On Wednesday of this week at 9.15am my prostate was blasted for the last time. My 39 rides on the doughnut of doom are complete and hopefully the Unwelcome Guest has been given all the encouragement he needs to fuck off.

But the doughnut wasn’t going to give up without a struggle. On Tuesday I was attending a work conference and sat on a panel dispensing words and wisdom and a couple of laughs on the stuff I do for a living. Talking in public meant my phone was switched off so I missed a call from St Thom’s radiotherapy department telling me the doughnut was busted and my final treatment might be delayed. So close to the finishing line and now this. I called RT, but nobody picked up, so I left it until first thing Wednesday, but then the number was constantly engaged. As regular blog followers will know my RT treatment has by no means been bad, but I really wanted it over.

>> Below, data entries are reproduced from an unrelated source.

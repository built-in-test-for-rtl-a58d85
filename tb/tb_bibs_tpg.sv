// tb_bibs_tpg -- self-checking testbench of the BIBS test pattern generator.
// Runs seven kernel configurations, each checked by tpg_case:
//   ex2  3 x 4-bit, one cone, sequential lengths 2,1,0   (14 flip-flops, M = 12)
//   ex3  3 x 4-bit, one cone, lengths 1,2,0 (shared cell) (14 flip-flops, M = 12)
//   ex4  2 x 4-bit, one cone, lengths 0,5: R2 displaced by -5, starting
//        before R1 (labels renumbered from 1)           (11 flip-flops, M = 8)
//   ex5  2 x 4-bit, two cones (2,0) and (1,0)            (10 flip-flops, M = 9)
//   ex6  2 x 4-bit, two cones (2,0) and (0,1)            (11 flip-flops, M = 11)
//   ex7b 3 x 4-bit, three cones, order R1 R2 R3          (16 flip-flops, M = 16)
//   ex7c the same kernel, register order R1 R3 R2        (12 flip-flops, M = 8)
// The expected labels are those printed under the flip-flops of the TPG
// drawings for these kernels. A watchdog ends the run after 400k clocks.
module tb_bibs_tpg;
  import bibs_pkg::*;
  logic clk = 0;
  always #5 clk = ~clk;

  localparam int N = 7;
  logic done [N];
  int   chk  [N];
  int   fail [N];

  tpg_case #(.NREG(3), .REG_W('{4,4,4,0,0,0,0,0}), .NCONE(1),
    .SEQ(tab1(row3(2, 1, 0))),
    .EXP_M(12), .EXP_NFF(14),
    .EXP_LAB('{1,2,3,4,5,6,7,8,9,10,11,12,13,14,0,0,0,0,0,0,0,0,0,0,0,0,0,0,0,0,0,0}), .NAME("ex2"))
    u_ex2 (.clk, .done(done[0]), .checks(chk[0]), .failures(fail[0]));

  tpg_case #(.NREG(3), .REG_W('{4,4,4,0,0,0,0,0}), .NCONE(1),
    .SEQ(tab1(row3(1, 2, 0))),
    .EXP_M(12), .EXP_NFF(14),
    .EXP_LAB('{1,2,3,4,4,5,6,7,8,9,10,11,12,13,0,0,0,0,0,0,0,0,0,0,0,0,0,0,0,0,0,0}), .NAME("ex3"))
    u_ex3 (.clk, .done(done[1]), .checks(chk[1]), .failures(fail[1]));

  tpg_case #(.NREG(2), .REG_W('{4,4,0,0,0,0,0,0}), .NCONE(2),
    .SEQ(tab2(row2(2, 0), row2(1, 0))),
    .EXP_M(9), .EXP_NFF(10),
    .EXP_LAB('{1,2,3,4,5,6,7,8,9,10,0,0,0,0,0,0,0,0,0,0,0,0,0,0,0,0,0,0,0,0,0,0}), .NAME("ex5"))
    u_ex5 (.clk, .done(done[2]), .checks(chk[2]), .failures(fail[2]));

  tpg_case #(.NREG(2), .REG_W('{4,4,0,0,0,0,0,0}), .NCONE(2),
    .SEQ(tab2(row2(2, 0), row2(0, 1))),
    .EXP_M(11), .EXP_NFF(11),
    .EXP_LAB('{1,2,3,4,5,6,7,8,9,10,11,0,0,0,0,0,0,0,0,0,0,0,0,0,0,0,0,0,0,0,0,0}), .NAME("ex6"))
    u_ex6 (.clk, .done(done[3]), .checks(chk[3]), .failures(fail[3]));

  tpg_case #(.NREG(3), .REG_W('{4,4,4,0,0,0,0,0}), .NCONE(3),
    .SEQ(tab3(row2(2, 0), row3(0, -1, 1), row3(-1, 1, 0))),
    .EXP_M(16), .EXP_NFF(16),
    .EXP_LAB('{1,2,3,4,5,6,7,8,9,10,11,12,13,14,15,16,0,0,0,0,0,0,0,0,0,0,0,0,0,0,0,0}), .NAME("ex7b"))
    u_ex7b (.clk, .done(done[4]), .checks(chk[4]), .failures(fail[4]));

  // register order R1, R3, R2: column i of SEQ is the i-th register of the string
  tpg_case #(.NREG(3), .REG_W('{4,4,4,0,0,0,0,0}), .NCONE(3),
    .SEQ(tab3(row3(2, -1, 0), row2(0, 1), row3(-1, 0, 1))),
    .EXP_M(8), .EXP_NFF(12),
    .EXP_LAB('{1,2,3,4,4,5,6,7,7,8,9,10,0,0,0,0,0,0,0,0,0,0,0,0,0,0,0,0,0,0,0,0}), .NAME("ex7c"))
    u_ex7c (.clk, .done(done[5]), .checks(chk[5]), .failures(fail[5]));

  // R2 five stages further from the output than R1: its cells must sit 5
  // labels ahead of R1's, more than R1 is wide, so R2 starts below R1's first
  // label; after renumbering R2 = L1..L4 and R1 = L2..L5 (3 shared), M = 8
  tpg_case #(.NREG(2), .REG_W('{4,4,0,0,0,0,0,0}), .NCONE(1),
    .SEQ(tab1(row2(0, 5))),
    .EXP_M(8), .EXP_NFF(11),
    .EXP_LAB('{2,3,4,5,1,2,3,4,6,7,8,0,0,0,0,0,0,0,0,0,0,0,0,0,0,0,0,0,0,0,0,0}), .NAME("ex4"))
    u_ex4 (.clk, .done(done[6]), .checks(chk[6]), .failures(fail[6]));

  int checks, failures;

  initial begin
    checks = 0; failures = 0;
    @(posedge clk);   // let every case clear its done flag first
    wait (done[0] && done[1] && done[2] && done[3] && done[4] && done[5] && done[6]);
    for (int i = 0; i < N; i++) begin
      checks += chk[i];
      failures += fail[i];
    end
    $display("TB_RESULT checks=%0d failures=%0d", checks, failures);
    $finish;
  end

  initial begin
    repeat (400000) @(posedge clk);
    $display("watchdog expired");
    for (int i = 0; i < N; i++) begin
      checks += chk[i];
      failures += fail[i];
    end
    failures++;
    $display("TB_RESULT checks=%0d failures=%0d", checks, failures);
    $finish;
  end
endmodule
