// bilbo_reg -- BILBO (built-in logic block observer) register.
//
// A W-bit register that is an ordinary parallel-load register in normal mode
// and a multiple-input signature register (MISR) in test mode. In the BIBS
// data paths it sits on each primary output and works as the signature
// analyser (SA) of the kernel in front of it. The MISR is a type-1 LFSR of
// degree W (stage 1 is the MSB q[W-1], stage k is q[W-k]) with every stage's
// input XOR-ed with one data bit:
//     stage 1 <- feedback ^ d[W-1],  stage k <- stage (k-1) ^ d[W-k],
//     feedback = stage W ^ (stage W-e for every x^e term of the polynomial).
// The document uses BILBO registers only by name; the mode set and encoding
// (bibs_pkg::bilbo_mode_e), the polynomial (bibs_pkg::prim_poly(W) unless POLY
// is given), the clear-to-zero reset mode and the clock enable used to hold a
// finished signature are this design's choices.
//
// Ports: mode selects NORMAL (q <= d), TEST (MISR), RESET (q <= 0) or SCAN
// (serial shift, scan_in enters stage 1, scan_out is stage W). en = 0 holds q.
// rst_n is an asynchronous active-low clear. q changes only on a rising clock.
module bilbo_reg
  import bibs_pkg::*;
#(
  parameter int unsigned W    = 8,
  parameter logic [63:0] POLY = 64'h0
) (
  input  logic         clk,
  input  logic         rst_n,
  input  logic         en,
  input  bilbo_mode_e  mode,
  input  logic [W-1:0] d,
  input  logic         scan_in,
  output logic [W-1:0] q,
  output logic         scan_out
);

  localparam logic [63:0] POLY_USED = (POLY != 64'h0) ? POLY : prim_poly(W);

  // taps as a mask over q: stage W is q[0], stage W-e is q[e]
  function automatic logic [W-1:0] tap_mask();
    logic [W-1:0] m = '0;
    m[0] = 1'b1;
    for (int e = 1; e < int'(W); e++) if (POLY_USED[e]) m[e] = 1'b1;
    return m;
  endfunction

  localparam logic [W-1:0] TAPS = tap_mask();

  initial assert (POLY_USED != 64'h0) else $error("bilbo_reg: no polynomial for width %0d", W);

  logic         fb;
  logic [W-1:0] misr_d;

  assign fb     = ^(q & TAPS);
  assign misr_d = {fb, q[W-1:1]} ^ d;

  always_ff @(posedge clk or negedge rst_n) begin
    if (!rst_n) begin
      q <= '0;
    end else if (en) begin
      unique case (mode)
        BM_NORMAL: q <= d;
        BM_TEST:   q <= misr_d;
        BM_RESET:  q <= '0;
        BM_SCAN:   q <= {scan_in, q[W-1:1]};
      endcase
    end
  end

  assign scan_out = q[0];

endmodule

Also I’ve made friends in the waiting room of doom and wanted to say a fond farewell to certain members of the early morning cancer crew.

Mulling over what to do I decided to head out as usual to St Thom’s even if I had to wait all day for the doughnut to be fixed. A friend of mine recently asked if my experience had put me off eating doughnuts. To which my answer is, if any reader wants to send over a box of Krispy Kremes, they won’t go to waste.

Arriving at St Thom’s it was just Aaron, ace radiographer, and me. He was on the phone but gave me the thumbs up to say the doughnut was in peak condition and ready to give Preen one last ride. Slowly, other RT technocrats started assembling and I started drinking my 350ml of water.

Alan and Peter, two of the cancer crew, arrived as they’d not heard the doughnut was broken, so I was delighted to be able to say goodbye to them and wish them well. It was Peter’s last blast too but unfortunately Alan still has around 12 fractions to go.

So there we are drinking our water and gabbing away as we do every morning. Unfortunately, it takes a while for me to be called through so when I’m lying in the doughnut I’m absolutely bursting for a pee, but it’s going to take an earthquake to stop me seeing this through and anyway it seemed disrespectful to piss all over the doughnut which has been doing so much to see off the Guest. Treatment complete I slide out of the doughnut, get my picture taken and leg it to the toilet. Doughnut done and dusted.

Friends have been so kind sending me jovial upbeat messages, Sarah & Tim sent a bottle of bubbly and I bought myself a litre of Jack, so I may not be quite so sober as I have been for the last two months.

All that remains is for me to thank the radio stars who have administered my treatment with caring professionalism and not a little humour. The NHS is blessed to have: Naeema, Rafiq, Helen, Damon, Orla, Georgia, Aaron, Eileen, Catherine, Hodma and Sharan.

Nothing now happens until January when I take a blood test to check my PSA level and talk with the oncologist about the next moves to keep the Unwelcome Guest off my back, not to mention my prostate. I plan to enjoy Christmas and put Jim’s cancer capers to the back of my mind.